§ Work item
Report each line of the records below that holds the word "received".

--- Source data ---

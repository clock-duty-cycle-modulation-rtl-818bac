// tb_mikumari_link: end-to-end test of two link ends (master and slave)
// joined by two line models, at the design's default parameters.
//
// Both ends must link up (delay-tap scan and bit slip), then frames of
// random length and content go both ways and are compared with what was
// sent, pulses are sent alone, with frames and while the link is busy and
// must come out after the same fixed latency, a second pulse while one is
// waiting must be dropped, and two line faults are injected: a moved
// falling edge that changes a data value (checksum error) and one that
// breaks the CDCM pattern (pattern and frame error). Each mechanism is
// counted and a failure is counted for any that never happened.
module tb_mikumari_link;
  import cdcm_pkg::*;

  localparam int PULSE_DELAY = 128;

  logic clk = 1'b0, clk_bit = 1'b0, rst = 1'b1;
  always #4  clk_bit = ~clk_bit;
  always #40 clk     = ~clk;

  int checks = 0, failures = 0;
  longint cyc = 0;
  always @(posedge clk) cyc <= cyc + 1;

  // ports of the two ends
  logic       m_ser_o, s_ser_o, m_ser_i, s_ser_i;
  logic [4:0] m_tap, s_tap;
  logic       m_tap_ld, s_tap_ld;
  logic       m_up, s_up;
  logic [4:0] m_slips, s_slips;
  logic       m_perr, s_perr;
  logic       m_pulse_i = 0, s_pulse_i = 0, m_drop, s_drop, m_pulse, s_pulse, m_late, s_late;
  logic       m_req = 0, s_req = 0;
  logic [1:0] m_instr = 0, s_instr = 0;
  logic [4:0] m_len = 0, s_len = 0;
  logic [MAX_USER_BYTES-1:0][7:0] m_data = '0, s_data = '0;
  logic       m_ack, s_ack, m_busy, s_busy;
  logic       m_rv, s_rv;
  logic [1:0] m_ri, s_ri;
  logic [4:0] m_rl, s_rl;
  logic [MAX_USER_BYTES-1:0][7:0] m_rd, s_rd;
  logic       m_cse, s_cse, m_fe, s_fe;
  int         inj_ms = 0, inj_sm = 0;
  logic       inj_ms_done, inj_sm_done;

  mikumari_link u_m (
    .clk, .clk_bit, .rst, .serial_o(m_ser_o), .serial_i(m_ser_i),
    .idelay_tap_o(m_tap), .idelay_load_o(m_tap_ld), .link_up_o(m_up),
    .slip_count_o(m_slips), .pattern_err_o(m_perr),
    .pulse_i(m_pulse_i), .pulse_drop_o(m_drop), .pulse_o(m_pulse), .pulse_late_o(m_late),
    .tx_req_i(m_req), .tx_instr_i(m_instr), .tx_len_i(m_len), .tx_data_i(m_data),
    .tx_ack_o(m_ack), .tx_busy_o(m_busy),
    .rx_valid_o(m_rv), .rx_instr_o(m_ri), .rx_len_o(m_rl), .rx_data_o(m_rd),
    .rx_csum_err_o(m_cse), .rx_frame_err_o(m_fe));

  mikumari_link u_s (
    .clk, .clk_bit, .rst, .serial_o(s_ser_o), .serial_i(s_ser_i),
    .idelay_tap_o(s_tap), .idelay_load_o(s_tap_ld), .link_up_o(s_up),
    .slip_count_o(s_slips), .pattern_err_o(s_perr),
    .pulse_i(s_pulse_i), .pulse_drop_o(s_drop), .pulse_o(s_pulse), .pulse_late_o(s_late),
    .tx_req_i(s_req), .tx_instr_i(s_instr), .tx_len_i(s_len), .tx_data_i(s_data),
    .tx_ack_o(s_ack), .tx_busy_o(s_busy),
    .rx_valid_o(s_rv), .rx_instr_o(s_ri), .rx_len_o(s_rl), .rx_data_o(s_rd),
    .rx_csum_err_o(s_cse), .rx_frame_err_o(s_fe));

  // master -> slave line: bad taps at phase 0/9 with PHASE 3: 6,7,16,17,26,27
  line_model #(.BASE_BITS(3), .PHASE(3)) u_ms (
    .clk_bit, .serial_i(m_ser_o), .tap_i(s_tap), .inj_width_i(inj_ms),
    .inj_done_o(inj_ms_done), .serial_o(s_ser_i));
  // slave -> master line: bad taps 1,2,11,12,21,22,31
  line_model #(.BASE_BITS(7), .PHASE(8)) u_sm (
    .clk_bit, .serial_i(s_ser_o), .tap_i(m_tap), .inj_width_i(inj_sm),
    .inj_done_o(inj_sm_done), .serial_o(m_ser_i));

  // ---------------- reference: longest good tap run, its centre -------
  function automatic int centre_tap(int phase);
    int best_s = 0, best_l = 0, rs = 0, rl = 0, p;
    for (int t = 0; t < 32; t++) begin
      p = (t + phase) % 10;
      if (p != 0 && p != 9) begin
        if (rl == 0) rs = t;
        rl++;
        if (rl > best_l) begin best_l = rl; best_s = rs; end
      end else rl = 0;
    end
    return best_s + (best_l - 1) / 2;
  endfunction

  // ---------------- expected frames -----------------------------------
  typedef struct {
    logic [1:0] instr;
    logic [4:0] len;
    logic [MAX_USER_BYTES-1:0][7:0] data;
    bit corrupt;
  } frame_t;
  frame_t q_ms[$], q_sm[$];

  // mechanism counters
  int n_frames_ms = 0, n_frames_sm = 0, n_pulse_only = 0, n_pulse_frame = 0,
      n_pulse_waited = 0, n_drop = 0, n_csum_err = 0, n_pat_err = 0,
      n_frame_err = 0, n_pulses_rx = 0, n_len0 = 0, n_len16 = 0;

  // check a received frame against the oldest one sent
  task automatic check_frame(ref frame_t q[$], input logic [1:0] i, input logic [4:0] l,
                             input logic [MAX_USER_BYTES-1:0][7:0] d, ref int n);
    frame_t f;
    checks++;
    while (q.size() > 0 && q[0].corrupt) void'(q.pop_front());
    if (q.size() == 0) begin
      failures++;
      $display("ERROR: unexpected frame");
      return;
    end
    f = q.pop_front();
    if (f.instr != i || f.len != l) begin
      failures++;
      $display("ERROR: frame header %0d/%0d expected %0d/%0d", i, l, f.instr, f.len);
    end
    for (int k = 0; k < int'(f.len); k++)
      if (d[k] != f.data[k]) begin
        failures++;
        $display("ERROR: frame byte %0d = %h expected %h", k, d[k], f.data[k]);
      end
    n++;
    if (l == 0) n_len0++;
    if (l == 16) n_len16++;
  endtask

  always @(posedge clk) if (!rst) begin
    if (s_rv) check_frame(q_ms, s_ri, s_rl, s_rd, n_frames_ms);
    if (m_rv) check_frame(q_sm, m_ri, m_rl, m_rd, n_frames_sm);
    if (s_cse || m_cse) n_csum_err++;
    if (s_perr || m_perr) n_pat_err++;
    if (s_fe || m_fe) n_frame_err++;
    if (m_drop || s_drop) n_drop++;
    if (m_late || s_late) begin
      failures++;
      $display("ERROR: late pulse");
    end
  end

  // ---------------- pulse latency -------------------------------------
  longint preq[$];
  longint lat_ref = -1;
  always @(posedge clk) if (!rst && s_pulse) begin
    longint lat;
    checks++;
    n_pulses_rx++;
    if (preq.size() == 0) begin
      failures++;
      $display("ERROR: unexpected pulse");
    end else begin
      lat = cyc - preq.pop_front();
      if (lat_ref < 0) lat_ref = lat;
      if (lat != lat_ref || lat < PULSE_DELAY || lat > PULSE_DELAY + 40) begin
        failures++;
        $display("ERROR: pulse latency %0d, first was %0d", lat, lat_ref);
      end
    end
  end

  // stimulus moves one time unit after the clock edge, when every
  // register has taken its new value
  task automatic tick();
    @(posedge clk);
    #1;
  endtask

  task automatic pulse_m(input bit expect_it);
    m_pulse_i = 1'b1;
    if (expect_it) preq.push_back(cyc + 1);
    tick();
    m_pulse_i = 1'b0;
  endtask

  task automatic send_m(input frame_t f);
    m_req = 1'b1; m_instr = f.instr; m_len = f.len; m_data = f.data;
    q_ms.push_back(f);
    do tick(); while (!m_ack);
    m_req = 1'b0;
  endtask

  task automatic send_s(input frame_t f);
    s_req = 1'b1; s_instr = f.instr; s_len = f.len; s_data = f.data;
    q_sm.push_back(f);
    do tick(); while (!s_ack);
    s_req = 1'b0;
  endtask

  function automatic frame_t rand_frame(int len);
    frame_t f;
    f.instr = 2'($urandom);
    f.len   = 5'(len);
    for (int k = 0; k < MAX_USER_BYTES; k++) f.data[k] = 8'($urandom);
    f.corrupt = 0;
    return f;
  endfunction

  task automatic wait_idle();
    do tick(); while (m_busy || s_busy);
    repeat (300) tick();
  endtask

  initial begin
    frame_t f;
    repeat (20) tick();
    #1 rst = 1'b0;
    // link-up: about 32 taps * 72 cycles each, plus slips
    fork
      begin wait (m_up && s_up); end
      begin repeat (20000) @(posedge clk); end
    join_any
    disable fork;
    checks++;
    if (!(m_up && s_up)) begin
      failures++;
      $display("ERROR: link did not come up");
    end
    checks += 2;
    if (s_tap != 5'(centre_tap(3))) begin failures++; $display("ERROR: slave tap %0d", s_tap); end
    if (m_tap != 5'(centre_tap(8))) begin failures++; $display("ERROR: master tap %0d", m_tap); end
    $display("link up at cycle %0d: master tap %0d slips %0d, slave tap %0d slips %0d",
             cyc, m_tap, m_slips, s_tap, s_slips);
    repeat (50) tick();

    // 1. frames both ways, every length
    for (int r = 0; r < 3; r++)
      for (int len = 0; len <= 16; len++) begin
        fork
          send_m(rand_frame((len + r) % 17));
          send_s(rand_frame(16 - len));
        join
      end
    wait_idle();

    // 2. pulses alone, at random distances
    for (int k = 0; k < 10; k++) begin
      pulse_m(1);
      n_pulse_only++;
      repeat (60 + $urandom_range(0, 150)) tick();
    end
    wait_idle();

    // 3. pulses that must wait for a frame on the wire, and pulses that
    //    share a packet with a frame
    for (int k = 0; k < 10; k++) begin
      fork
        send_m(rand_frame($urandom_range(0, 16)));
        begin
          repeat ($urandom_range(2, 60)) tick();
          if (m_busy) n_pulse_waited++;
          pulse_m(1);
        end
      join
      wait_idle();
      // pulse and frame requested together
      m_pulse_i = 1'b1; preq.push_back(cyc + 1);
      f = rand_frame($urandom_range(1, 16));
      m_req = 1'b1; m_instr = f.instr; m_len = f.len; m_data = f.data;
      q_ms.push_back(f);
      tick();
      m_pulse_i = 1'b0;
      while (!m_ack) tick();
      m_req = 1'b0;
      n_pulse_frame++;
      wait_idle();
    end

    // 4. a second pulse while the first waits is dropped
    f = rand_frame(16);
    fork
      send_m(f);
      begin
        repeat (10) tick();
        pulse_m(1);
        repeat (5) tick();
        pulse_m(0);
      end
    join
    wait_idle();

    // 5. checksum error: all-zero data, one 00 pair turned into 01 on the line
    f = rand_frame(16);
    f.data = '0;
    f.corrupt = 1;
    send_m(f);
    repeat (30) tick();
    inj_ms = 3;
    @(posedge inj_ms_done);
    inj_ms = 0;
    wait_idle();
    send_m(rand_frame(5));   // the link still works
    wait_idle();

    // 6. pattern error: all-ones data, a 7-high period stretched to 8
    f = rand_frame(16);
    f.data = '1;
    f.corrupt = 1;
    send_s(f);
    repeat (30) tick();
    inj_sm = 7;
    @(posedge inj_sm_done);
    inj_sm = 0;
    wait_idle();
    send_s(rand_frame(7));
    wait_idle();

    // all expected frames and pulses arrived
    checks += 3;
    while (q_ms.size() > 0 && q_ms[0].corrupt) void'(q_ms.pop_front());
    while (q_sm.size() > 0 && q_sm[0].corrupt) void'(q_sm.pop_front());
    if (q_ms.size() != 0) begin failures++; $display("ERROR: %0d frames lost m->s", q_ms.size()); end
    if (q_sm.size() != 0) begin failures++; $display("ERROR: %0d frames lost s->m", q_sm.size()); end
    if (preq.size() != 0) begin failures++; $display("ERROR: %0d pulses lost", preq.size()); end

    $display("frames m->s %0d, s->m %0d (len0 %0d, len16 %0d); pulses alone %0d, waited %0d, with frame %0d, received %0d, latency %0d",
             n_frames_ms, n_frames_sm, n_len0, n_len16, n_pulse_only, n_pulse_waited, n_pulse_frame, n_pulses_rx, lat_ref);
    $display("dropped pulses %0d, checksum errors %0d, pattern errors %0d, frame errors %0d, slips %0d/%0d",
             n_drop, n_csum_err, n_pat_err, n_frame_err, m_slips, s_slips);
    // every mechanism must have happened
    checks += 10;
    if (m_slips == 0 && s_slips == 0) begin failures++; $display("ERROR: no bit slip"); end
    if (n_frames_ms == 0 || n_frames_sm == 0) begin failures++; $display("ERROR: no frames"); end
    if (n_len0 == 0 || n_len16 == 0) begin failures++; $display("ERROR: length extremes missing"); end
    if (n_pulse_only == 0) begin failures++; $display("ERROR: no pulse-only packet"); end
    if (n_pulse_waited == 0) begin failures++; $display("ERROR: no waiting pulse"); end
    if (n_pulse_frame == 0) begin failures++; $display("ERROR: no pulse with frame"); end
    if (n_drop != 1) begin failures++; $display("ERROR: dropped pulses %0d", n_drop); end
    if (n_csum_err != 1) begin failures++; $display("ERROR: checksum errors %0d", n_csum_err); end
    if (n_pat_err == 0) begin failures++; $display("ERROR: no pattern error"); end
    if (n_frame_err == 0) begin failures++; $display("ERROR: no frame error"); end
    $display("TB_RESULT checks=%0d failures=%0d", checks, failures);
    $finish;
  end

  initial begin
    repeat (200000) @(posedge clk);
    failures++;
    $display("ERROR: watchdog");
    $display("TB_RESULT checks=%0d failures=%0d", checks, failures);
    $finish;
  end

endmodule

---

§ Exercise response
  // check a received frame against the oldest one sent
    $display("frames m->s %0d, s->m %0d (len0 %0d, len16 %0d); pulses alone %0d, waited %0d, with frame %0d, received %0d, latency %0d",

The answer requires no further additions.